Login

Florida Appeals Rejects Smokable Medical Cannabis – Legal Battle Continues

On Tuesday, July 3, an appellate court refused to allow smokable medical marijuana.

Florida Bans Smokeable Cannabis

Medical cannabis is Florida has had a tough row to hoe. On Tuesday, July 3, an appellate court refused to allow smokable medical marijuana as the legal fight continues to play out.

A three-judge panel ruled in the lawsuit initiated by Orlando trial attorney John Morgan and others who maintain that a Florida law barring patients from smoking medical cannabis is a contradiction to the 2016 constitutional amendment that legalized medical marijuana with a nearly 68% majority.

Circuit Judge, Karen Gievers, in May agreed with Morgan then the state appealed and touched off more legal wrangling that led to the appellate panel issuing a five-page decision that effectively blocked Gievers’ ruling while the case continues.

Morgan, who is said to have bankrolled the constitutional amendment, said in an email Tuesday. “It is just a waste of time and taxpayer money. Cathy Jordan may die as this snails its way through the system. All of this proves why people don’t trust politicians. They know what they voted for.”
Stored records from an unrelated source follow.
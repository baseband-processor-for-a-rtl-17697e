// tb_fsm_rx: plays the receive pipeline around the FSM: a local shift register, a command
// code known to the decoder stage (end_cmd/cmd_id set when the code is complete) and one
// en_pulse_rx per bit. For Read, Write, Query, QueryAdjust, NAK, Req_RN and a Select with a
// 20-bit mask it checks every stack write (address and field value) and the bit at which
// stack_ready rises.
module tb_fsm_rx;
  import rfid_pkg::*;
  logic clk = 1'b0, rst = 1'b1, clr = 1'b0, en = 1'b0, end_cmd = 1'b0, we, ready;
  cmd_e id = CMD_NONE;
  logic [15:0] sr = '0, wd;
  logic [3:0] wa;
  int checks = 0, failures = 0;
  fsm_rx dut (.clk, .rst, .clr, .en_pulse_rx(en), .end_cmd, .cmd_id(id), .sr,
              .st_we(we), .st_addr(wa), .st_wdata(wd), .stack_ready(ready));
  always #5 clk = ~clk;
  initial begin
    repeat (40000) @(posedge clk);
    failures++;
    $display("TB_RESULT checks=%0d failures=%0d", checks, failures);
    $finish;
  end
  task automatic chk(input bit c, input string s);
    checks++;
    if (!c) begin failures++; $display("FAIL: %s", s); end
  endtask

  logic [15:0] wr_data[$];
  logic [3:0]  wr_addr[$];
  always @(posedge clk) if (we) begin wr_data.push_back(wd); wr_addr.push_back(wa); end

  // code: command code bits; widths/values: the fields
  task automatic run(input cmd_e c, input logic [7:0] code, input int ncode,
                     input int widths[], input logic [15:0] values[]);
    int total, at;
    total = ncode; at = -1;
    foreach (widths[i]) total += widths[i];
    wr_data = {}; wr_addr = {};
    clr = 1'b1; end_cmd = 1'b0; id = CMD_NONE; sr = '0; @(posedge clk); #1 clr = 1'b0;
    for (int i = 0; i < total + 3; i++) begin
      logic b;
      if (i < ncode) b = code[ncode - 1 - i];
      else if (i < total) begin
        int acc, f, k;
        acc = ncode; f = 0;
        while (i >= acc + widths[f]) begin acc += widths[f]; f++; end
        k = i - acc;
        b = values[f][widths[f] - 1 - k];
      end else b = 1'b1;
      sr = {sr[14:0], b};
      @(posedge clk); #1;
      if (i == ncode - 1) begin end_cmd = 1'b1; id = c; end
      en = 1'b1; @(posedge clk); #1 en = 1'b0;
      @(posedge clk); #1;
      if (ready && at < 0) at = i + 1;
    end
    chk(at == total, $sformatf("cmd %0d: stack_ready after %0d bits, expected %0d", c, at, total));
    chk(wr_data.size() == widths.size(), $sformatf("cmd %0d: %0d fields stored", c, wr_data.size()));
    foreach (widths[i]) if (i < wr_data.size()) begin
      chk(wr_addr[i] == 4'(i), "field address");
      chk(wr_data[i] == values[i], $sformatf("cmd %0d field %0d = %h expected %h", c, i, wr_data[i], values[i]));
    end
  endtask

  initial begin
    repeat (2) @(posedge clk); #1 rst = 1'b0;
    for (int r = 0; r < 4; r++) begin
      run(CMD_READ, 8'hC2, 8, '{2, 8, 8, 16, 16},
          '{16'(2'($urandom)), 16'(8'($urandom)), 16'(8'($urandom)), 16'($urandom), 16'($urandom)});
      run(CMD_WRITE, 8'hC3, 8, '{2, 8, 16, 16, 16},
          '{16'(2'($urandom)), 16'(8'($urandom)), 16'($urandom), 16'($urandom), 16'($urandom)});
      run(CMD_QUERY, 8'b1000, 4, '{1, 2, 1, 2, 2, 1, 4, 5},
          '{16'(1'($urandom)), 16'(2'($urandom)), 16'(1'($urandom)), 16'(2'($urandom)),
            16'(2'($urandom)), 16'(1'($urandom)), 16'(4'($urandom)), 16'(5'($urandom))});
      run(CMD_QUERYADJUST, 8'b1001, 4, '{2, 3}, '{16'(2'($urandom)), 16'(3'($urandom))});
      run(CMD_ACK, 8'b01, 2, '{16}, '{16'($urandom)});
      run(CMD_REQ_RN, 8'hC1, 8, '{16, 16}, '{16'($urandom), 16'($urandom)});
      run(CMD_NAK, 8'hC0, 8, '{}, '{});
      run(CMD_SELECT, 8'b1010, 4, '{3, 3, 2, 8, 8, 16, 4, 1, 16},
          '{16'd4, 16'd0, 16'd1, 16'd32, 16'd20, 16'($urandom), 16'(4'($urandom)), 16'd1, 16'($urandom)});
    end
    $display("TB_RESULT checks=%0d failures=%0d", checks, failures);
    $finish;
  end
endmodule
Morgan was referring to Cathy Jordan, one of the plaintiffs in the case, who has said that daily consumption of cannabis has kept her alive decades after doctors predicted she would die from Lou Gehrig’s disease. Jordan, who grows her own, testified that smoking marijuana treats a variety of life-threatening side effects of the disease and that other forms of ingestion have not had the same positive impact.

Morgan Tweeted:

​Judge Gievers agreed with lawyers representing Jordan and the other plaintiffs. They contended that it was understood that the constitutional amendment allowed smoking, though it did not expressly authorize it.

In the past, Judge Gievers invoked both George Washington and Thomas Jefferson in her decisions and highlighted Washington's characterization of the constitution as a "sacred obligation."

"Just as no person is above the law, the legislature must heed the constitutional rights Floridians placed in the Constitution in 2016," she wrote in the Tampa Bay Times.